Sure, that sounds reasonable to me.

I still think it's not a good idea to include the geojson file itself in the repo both because it's very big and because it's redundant.

I tend not to agree with this one for a few reasons. We need to have an easy way to compute region masks that we deem significant for our purposes. The ones that I can think of at the moment are: 1) Southern Ocean and Arctic regions; 2) ocean basins and subbasins; 3) MOC related regions and transects; and 4) El Nino regions. I think it is great that MPAS-Analysis can now handle the create-a-mask-from-geojson-feature step, but then, for things to work nicely, we need for MPAS-Analysis to access those geojson files. Considering that those feature files are not mesh-dependent and they are not enormous (tens of Mb), I think it would be handy to keep them in the public repo.
And about the redundancy: I agree that we don't want that, so we should really consolidate around the 4 features that I mentioned above, perhaps combining 2) and 4). Considering that we have 3) already covered, this would really mean finalizing the first two big feature files.

@xylar
Copy link
Collaborator

xylar commented Oct 22, 2020

Considering that those feature files are not mesh-dependent and they are not enormous (tens of Mb), I think it would be handy to keep them in the public repo.

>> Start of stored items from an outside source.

# 4 x 3 on-chip crossbar switch with round-robin scheduling

A crossbar lets every input port of a switch talk to any output port, and
lets different input/output pairs talk at the same time. What it cannot do
is let two inputs talk to the same output in the same cycle: each output
needs a scheduler that picks one of the inputs competing for it, and picks
fairly, so that no input is starved. This RTL is such a switch with four
input ports (I0..I3) and three output ports (O0..O2). Each output port has
its own round-robin arbiter with a rotating priority; its priority search is
built entirely from three-input majority gates, the logic primitive of
quantum-dot cellular automata (QCA), so that the netlist maps directly onto a
QCA layout while still being ordinary synthesizable logic for CMOS.

## Structure

```
crossbar_switch                  top: ports, scheduler + fabric
├── xbar_scheduler               destination decode, one arbiter per output
│   └── rr_arbiter  x NO         4-way round robin, registered one-hot grant
│       └── maj3    (many)       majority gate: AND/OR of the priority chain
└── crossbar_core                AND-OR multiplexer per output
xbar_pkg                         sizes (N_IN=4, N_OUT=3, DATA_W=8) and types
```

All files are in `rtl/`, one module or package per file.

## How a word crosses the switch

Every input port has a valid bit, a destination and a data word:
`req_valid[i]`, `req_dest[i]` (output number) and `in_data[i]`. An input asks
for one output at a time.

| cycle | input side | switch |
|-------|------------|--------|
| t | raise `req_valid[i]`, set `req_dest[i]` | requests sampled at the rising edge ending cycle t |
| t+1 | sees `in_grant[i]`, drives its word on `in_data[i]` | `out_valid[j]`, `out_src[j] = i`, `out_data[j] = in_data[i]` |

A grant lasts exactly one cycle and carries one word. An input that lost
keeps its request up and is served at a later edge. An input that won and
has nothing more to send drops `req_valid` during its grant cycle; if it
keeps requesting, it competes again at the next edge (where, having just won,
it now has the lowest priority at that output). All three outputs can carry
a word in the same cycle. The data path through the fabric is
combinational: the word driven during the grant cycle appears on the output
in the same cycle. Register it at the output if the next stage needs a flop
boundary.

Reset (`rst_n`) is synchronous and active low. It clears all connections and
gives input 0 the highest priority at every output.

## The round-robin arbiter (`rr_arbiter`)

This is the core of the design. Each output's arbiter holds a one-hot
register `prio` that marks the input with the highest priority. At each
clock edge it grants the first requesting input found when counting upward
from `prio`, wrapping past input N-1 to input 0. It then moves `prio` to the
input just after the winner. The winner thus falls to the lowest priority,
and an input that keeps requesting is served within N-1 edges however the
other inputs behave. With no request at all the priority stays where it is.

Example, right after reset (input 0 has the highest priority):

| edge | r0 r1 r2 r3 | grant | new highest priority |
|------|-------------|-------|----------------------|
| 1 | 1 1 0 0 | g0 | input 1 |
| 2 | 0 1 0 0 | g1 | input 2 |

### Priority search as a majority-gate chain

A majority gate `maj(a,b,c)` is an AND when `c = 0` and an OR when `c = 1`.
The arbiter is built from these and inverters only:

1. **Mask.** `mask[i] = prio[0] | ... | prio[i]`, a chain of OR gates. This
   is a thermometer code that is 1 at the priority position and above.
2. **Search chain, 2N stages.** Stage k (k < N) looks at `req[k] & mask[k]`:
   the requests at or above the priority position. Stage N+k looks at
   `req[k]` unmasked, which covers the wrap-around. A "seen" signal runs down
   the chain. Each stage computes `hit = elig & ~seen_in` and
   `seen_out = seen_in | elig`. So only the first eligible stage hits.
3. **Merge.** `grant_next[i] = hit[i] | hit[N+i]`. At most one stage hits, so
   the result is one-hot or zero.
4. **Register.** At the clock edge `grant <= grant_next`. If anyone won, then
   `prio <= grant_next` rotated up by one position.

The chain's delay grows linearly with N (2N majority stages). That is fine
at N = 4; for a much wider arbiter a parallel-prefix search would be faster.

The arbiter carries assertions: the grant is one-hot or zero, it only goes
to an input that requested at the sampling edge, and `prio` is always
one-hot. `xbar_scheduler` asserts that no input is connected to two outputs
at once. `crossbar_switch` asserts that the scheduler and the fabric agree on
which outputs are active.

## Scheduler and fabric

`xbar_scheduler` turns the (valid, destination) pairs into one 4-bit request
vector per output and runs one `rr_arbiter` on each vector. Each input names
a single destination, so the grants of the three arbiters can never connect
one input to two outputs. No second matching step between outputs is
needed. The scheduler also reports, per output, whether it is connected and
the input's number (`out_src`), and per input whether it was granted
(`in_grant`).

`crossbar_core` is the fabric. For each output it ANDs every input word with
that input's grant bit and ORs the results together. With no grant the
output carries zero and `out_valid` is low.

## Parameters

| parameter | default | where | meaning |
|-----------|---------|-------|---------|
| `N_IN` / `NI` | 4 | `xbar_pkg`, modules | input ports |
| `N_OUT` / `NO` | 3 | `xbar_pkg`, modules | output ports |
| `DATA_W` / `DW` | 8 | `xbar_pkg`, modules | word width |
| `N` | 4 | `rr_arbiter` | requesters per arbiter |

The port types `dest_t` and `src_t` come from the package. To change the
port counts, edit `N_IN` and `N_OUT` in `xbar_pkg`, not just the module
parameters, so that the index widths follow.

## What is specified and what is chosen here

These follow the switch's definition:

- 4 inputs by 3 outputs.
- One selection per output by highest priority.
- Round-robin rotating priority, with input 0 first.
- Grants taken at the clock edge, one per cycle.
- Logic built from three-input majority gates.

These are choices of this implementation:

- Request encoding as valid plus destination.
- 8-bit data width.
- Synchronous reset.
- Priority held when idle.
- One-hot priority register.
- Exact structure of the majority-gate chain.
- Combinational AND-OR fabric.
- One-cycle connections with no locking for longer transfers.

"Round-robin with rotating priority" is read as the common form, where the
input after the last winner becomes highest. A variant that rotates the
priority every cycle whether or not anyone won would also fit that phrase;
it is not what is built here.

Not in the RTL: the QCA cell layout and its four-phase QCA clocking. These
are properties of the physical layout. A synthesizable netlist cannot express
them. The same goes for area and power figures of a QCA or CMOS
implementation.

## Verification

Every module has a self-checking testbench in `tb/`. Each prints
`TB_RESULT checks=N failures=M` and stops itself with a watchdog if it hangs.

| testbench | what it checks |
|-----------|----------------|
| `tb_maj3` | all 8 input combinations; the AND and OR configurations |
| `tb_rr_arbiter` | the two-edge example above with one-edge grant latency; strict rotation under full load; 3000 random cycles against an integer-pointer model; reset |
| `tb_crossbar_core` | 2000 random words and grant patterns against index selection |
| `tb_xbar_scheduler` | 4000 random cycles against a model with one pointer per output |
| `tb_crossbar_switch` | end to end at default sizes (details below) |

In `tb_crossbar_switch`, 1600 words are sent with heavy contention on output
0. The test checks:

- Every word is delivered once, in order, to the right output and with the
  right `out_src`.
- No requested output is ever left idle.
- An input that keeps requesting is granted within 3 edges.

It also counts how often each switch mechanism happened and fails if one
never did: contention, priority wrap-around, all outputs busy at once, an
idle output beside a busy one, and a lost arbitration later won.

Run any testbench with plain Verilator from the directory that holds `rtl/`
and `tb/`, for example:

```
verilator --binary --timing --assert -Irtl -Itb \
  rtl/xbar_pkg.sv rtl/maj3.sv rtl/rr_arbiter.sv rtl/xbar_scheduler.sv \
  rtl/crossbar_core.sv rtl/crossbar_switch.sv tb/tb_crossbar_switch.sv \
  --top-module tb_crossbar_switch -Mdir obj_tb
./obj_tb/Vtb_crossbar_switch
```

All testbenches finish in well under a second. The whole design is about 250
word-level cells and 24 flip-flops after coarse synthesis: three 4-bit grant
registers and three 4-bit priority registers.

So the problem is that they would only be available to MPAS-Analysis and MPAS-Tools if they become part of the conda package, which is part of every conda environment that I install, so it really does add up to a lot of data. We would have to be sure that the time saved would be worth the space they take up.

If this is the route you want to go, we need to put them somewhere within geometric_data.

we need for MPAS-Analysis to access those geojson files.

MPAS-Analysis already needs a lot of data from the LCRC server, so it still seems to me that having the geojson files next to the mesh-specific mask files on that server makes sense.

Alternatively, if your script goes somewhere within geometric_features (e.g. geometric_fetures.aggregate.ocean.subbasins), MPAS-Analysis could call the function when it needs the fc and just reconstruct it on the fly from the individual features. Again, it's a question of how long this takes and whether that's really a major concern. My guess is it's in the noise compared with creating masks from the geojson file. Versioning of geometric_features is a more robust way of making sure you get the features you want, compared to a datestamp on a file name as well.

@milenaveneziani
Copy link
Collaborator Author

Alternatively, if your script goes somewhere within geometric_features (e.g. geometric_fetures.aggregate.ocean.subbasins), MPAS-Analysis could call the function when it needs the fc and just reconstruct it on the fly from the individual features.

Yes, I agree that this would be a good alternative. This way, if we decide to update or add some regions to the feature file, we don't have to update the repo everywhere, just the script in geometric_feature.

@milenaveneziani
Copy link
Collaborator Author

And yes, I think that the time it takes to make the feature is negligible. The making of the mask file is more substantial in terms of computational time for large meshes.

@milenaveneziani
Copy link
Collaborator Author

@xylar: I have rearranged the new script file as per our discussion.

@xylar
Copy link
Collaborator

xylar commented Oct 22, 2020

@milenaveneziani, if you want to go the route I suggested last, the script will need to become a module and it will need to move to a subdirectory within geometric_features. I'm going to make several comments on the code for how to do that.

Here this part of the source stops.